◆ Exercise instructions
Pick out and copy every line below that has the word "input".

Dataset entries:
==================================================
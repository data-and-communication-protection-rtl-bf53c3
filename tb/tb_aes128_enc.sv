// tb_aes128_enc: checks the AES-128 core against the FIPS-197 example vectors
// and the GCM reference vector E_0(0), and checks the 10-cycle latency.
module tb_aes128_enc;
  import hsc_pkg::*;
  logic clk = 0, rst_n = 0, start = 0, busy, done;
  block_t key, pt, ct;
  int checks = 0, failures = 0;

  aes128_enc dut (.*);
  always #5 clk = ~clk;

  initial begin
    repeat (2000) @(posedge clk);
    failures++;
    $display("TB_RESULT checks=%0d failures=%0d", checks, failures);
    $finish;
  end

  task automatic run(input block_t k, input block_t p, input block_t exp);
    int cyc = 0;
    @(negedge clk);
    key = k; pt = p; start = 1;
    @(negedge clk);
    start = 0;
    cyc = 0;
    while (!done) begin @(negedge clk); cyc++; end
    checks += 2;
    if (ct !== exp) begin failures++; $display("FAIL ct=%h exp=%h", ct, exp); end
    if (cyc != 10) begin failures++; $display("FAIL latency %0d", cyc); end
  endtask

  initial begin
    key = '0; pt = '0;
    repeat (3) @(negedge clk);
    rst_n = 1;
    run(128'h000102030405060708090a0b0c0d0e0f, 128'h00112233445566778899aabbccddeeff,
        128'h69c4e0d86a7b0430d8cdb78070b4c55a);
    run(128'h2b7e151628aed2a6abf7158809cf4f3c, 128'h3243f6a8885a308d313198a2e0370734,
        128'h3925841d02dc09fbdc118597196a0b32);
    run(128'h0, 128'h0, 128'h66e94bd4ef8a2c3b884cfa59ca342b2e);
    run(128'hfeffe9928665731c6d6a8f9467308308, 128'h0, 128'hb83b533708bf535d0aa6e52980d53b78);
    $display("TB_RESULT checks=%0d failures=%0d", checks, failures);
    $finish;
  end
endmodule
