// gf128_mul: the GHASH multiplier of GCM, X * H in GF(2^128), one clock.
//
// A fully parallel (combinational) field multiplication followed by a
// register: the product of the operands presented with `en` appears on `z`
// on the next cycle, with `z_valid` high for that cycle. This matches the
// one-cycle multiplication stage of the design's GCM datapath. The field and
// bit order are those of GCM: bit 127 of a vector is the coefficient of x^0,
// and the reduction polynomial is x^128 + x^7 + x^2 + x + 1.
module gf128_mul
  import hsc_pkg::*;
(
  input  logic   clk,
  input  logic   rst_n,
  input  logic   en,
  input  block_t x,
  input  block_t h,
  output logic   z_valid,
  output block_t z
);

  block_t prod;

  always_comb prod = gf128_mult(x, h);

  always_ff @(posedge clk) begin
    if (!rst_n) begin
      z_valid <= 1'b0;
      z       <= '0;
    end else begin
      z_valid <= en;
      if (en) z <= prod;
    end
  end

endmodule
==================================================
◆ Task solution
  task automatic run(input block_t k, input block_t p, input block_t exp);
  input  logic   clk,
  input  logic   rst_n,
  input  logic   en,
  input  block_t x,
  input  block_t h,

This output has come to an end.